The screensaver program may or may not be easy to recompile for other
rules. I'll write and ask if the source code is available -- partly
because I've been threatening to add a Census Taker utility to Golly
for years now... can't seem to get past the planning stages. But it's
possible that switching to B36/S125 might not be trivial: the utility
looks like it's designed to work as fast as possible, and some
bit-twiddling speed optimizations are very rule-specific.

Keep the cheer,

DaveG

[Lewis]

I usually use winlife32 for gathering object statistics, but it is too
time-consuming and my computer is slow so I can't leave it running in
the background while I do something else. The unclassifiable objects
seem to be ones made up off 2 or more 'islands' supporting each other,
although some patterns (such as the p26 in B36/S125) show as new and
unclassifiable even when they are already in the pattern library. This
makes the program add another copy of the same pattern to the library,
which confuses the program more.

The e-mail address on the screensaver's website doesn't seem to work,
I tried to contact the site owner a few times, but the address doesn't
seem to be valid.

[david.m...@gmail.com]

> The unclassifiable objects seem to be ones made up off 2 or more
> 'islands' supporting each other, although some patterns
> (such as the p26 in B36/S125) show as new and unclassifiable even
> when they are already in the pattern library.

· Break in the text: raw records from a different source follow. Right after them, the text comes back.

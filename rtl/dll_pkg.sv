// dll_pkg -- shared types and constants of the all-digital DLL clock generator.
//
// Holds the width of the delay-line control word, the encodings of the
// frequency-estimation code S[1:0] and of the multiplier select F[1:0], the
// lock-in unit states, and the adaptive decision block (ADB) table that maps
// S[1:0] to the first SAR trial word and the first bit to be searched.
// The 7-bit word and the three S codes with their initial states follow the
// source design; the F[1:0] encoding and the state set are this design's
// own choices.  A lint run on a module that reads the package but not
// MID_WORD (the lock-in unit's flush word) reports it unused; that is
// expected.
package dll_pkg;
  timeunit 1ps; timeprecision 100fs;

  localparam int CW = 7;            // control word C[6:0]

  // S[1:0] = {S1, S0} from the frequency-estimation selector
  typedef enum logic [1:0] {
    S_FAST = 2'b00,                 // Range 3: start at 0010000
    S_MID  = 2'b01,                 // Range 2: start at 0100000
    S_SLOW = 2'b11                  // Range 1: start at 1000000
  } fes_code_e;

  // F[1:0] multiplier select
  typedef enum logic [1:0] {
    F_HALF = 2'b00,
    F_1X   = 2'b01,
    F_2X   = 2'b10,
    F_4X   = 2'b11
  } fsel_e;

  typedef enum logic [1:0] {
    LU_FLUSH   = 2'd0,              // delay line input gated, C = 1000000
    LU_MEASURE = 2'd1,              // FES measures with C = 1000000
    LU_SEARCH  = 2'd2,              // binary search, one bit per CLK_sar
    LU_LOCKED  = 2'd3               // code held, DFM enabled
  } lu_state_e;

  // Adaptive decision block: index of the first bit to search.
  // Code 10 cannot come from a monotonic line; it is treated as 11.
  function automatic int unsigned adb_first_bit(input logic [1:0] s);
    case (s)
      S_FAST:  return CW - 3;       // D6 = D5 = 0
      S_MID:   return CW - 2;       // D6 = 0
      default: return CW - 1;
    endcase
  endfunction

  function automatic logic [CW-1:0] adb_init_word(input logic [1:0] s);
    return (CW)'(1) << adb_first_bit(s);
  endfunction

  localparam logic [CW-1:0] MID_WORD = (CW)'(1) << (CW - 1);
endpackage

I think I figured that one out. Check WinLife Options > General.
There's a sneaky parameter down in the lower right -- "Longest
detected pattern cycle" -- that defaults to 16. Different from the
"64" cycle detection for the whole pattern, I guess (?).

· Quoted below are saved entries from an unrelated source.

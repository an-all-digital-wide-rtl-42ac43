// bin2therm -- binary to thermometer decoder for the lattice delay line.
//
// The coarse part of the delay-line control word is binary; the lattice of
// delay units needs one enable per unit, T0..T(NT-1), filled from T0 upward:
// T[i] = 1 when i < bin.  With the default 4-bit input the top unit T15 is
// never enabled (15 active units at most).  Purely combinational.  The
// conversion itself follows the source design; the rule i < bin is this
// design's choice.
module bin2therm #(
  parameter int unsigned NB = 4,
  parameter int unsigned NT = 16
) (
  input  logic [NB-1:0] bin,
  output logic [NT-1:0] therm
);
  timeunit 1ps; timeprecision 100fs;

  always_comb begin
    for (int unsigned i = 0; i < NT; i++)
      therm[i] = (i < 32'(bin));
  end
endmodule
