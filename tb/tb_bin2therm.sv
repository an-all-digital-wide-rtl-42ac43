// tb_bin2therm -- exhaustive check of the binary to thermometer decoder:
// for every 4-bit input the number of set bits must equal the input and
// the set bits must be the lowest ones.
module tb_bin2therm;
  timeunit 1ps; timeprecision 100fs;
  int checks = 0, failures = 0;
  logic [3:0]  bin;
  logic [15:0] therm;

  bin2therm dut (.bin(bin), .therm(therm));

  initial begin
    #1000000;
    failures++;
    $display("TB_RESULT checks=%0d failures=%0d", checks, failures);
    $finish;
  end

  initial begin
    for (int v = 0; v < 16; v++) begin
      logic [15:0] exp_t;
      bin = 4'(v);
      exp_t = 16'((32'h1 << v) - 1);
      #10;
      checks++;
      if (therm !== exp_t) begin
        failures++;
        $display("FAIL bin=%0d therm=%b exp=%b", v, therm, exp_t);
      end
    end
    $display("TB_RESULT checks=%0d failures=%0d", checks, failures);
    $finish;
  end
endmodule
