// clk_div4 -- divide-by-4 clock for the lock-in unit (CLK_sar).
//
// A two-bit counter clocked by the reference clock; its MSB is CLK_sar, a
// 50% duty clock whose rising edge follows every fourth reference rising
// edge.  The lock-in unit therefore gives the delay line and phase detector
// four reference periods to settle per search step.  The division by 4 is
// the source design's; the counter form and asynchronous reset are this
// design's choices.
module clk_div4 (
  input  logic clk_in,
  input  logic rst_n,
  output logic clk_out
);
  timeunit 1ps; timeprecision 100fs;

  logic [1:0] cnt;

  always_ff @(posedge clk_in or negedge rst_n)
    if (!rst_n) cnt <= 2'd0;
    else        cnt <= cnt + 2'd1;

  assign clk_out = cnt[1];
endmodule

For B36/S125, I changed the 16 to 64, without any apparent ill effects
(but I do have a reasonably fast computer). That seemed to solve the
p26 recognition problem.

> The e-mail address on the screensaver's website doesn't seem to work,
> I tried to contact the site owner a few times, but the address doesn't
> seem to be valid.

OK, I'll give it a try and see if I can get through somehow --

Keep the cheer,


DaveG

[Lewis]

In the rule 125/36 I have found another P4 Oscillator and a 1-cell
high pattern that creates another different P4.
New P4:
x = 6, y = 9, rule = 125/36
o4bo$bo2bo$2bo$b3o$bob2o$b3o$2bo$bo2bo$o4bo!

Oscillator predecessor:
x = 25, y = 1, rule = 125/36
12ob12o!

The following pattern could probably be made into a shuttle-oscillator
somehow:
x = 5, y = 4, rule = 125/36
o3bo2$obobo$2bo!

Also, are any infinite-growth mechanisms known in this rule? I don't
know of any so far, although the c/3 ship produces sparks which could
be used to make a puffer:
x = 10, y = 8, rule = 125/36
6bobo2$5bo2b2o$3o2bo2b2o$3bobo2b2o$3bobo2b2o$3o$6bobo!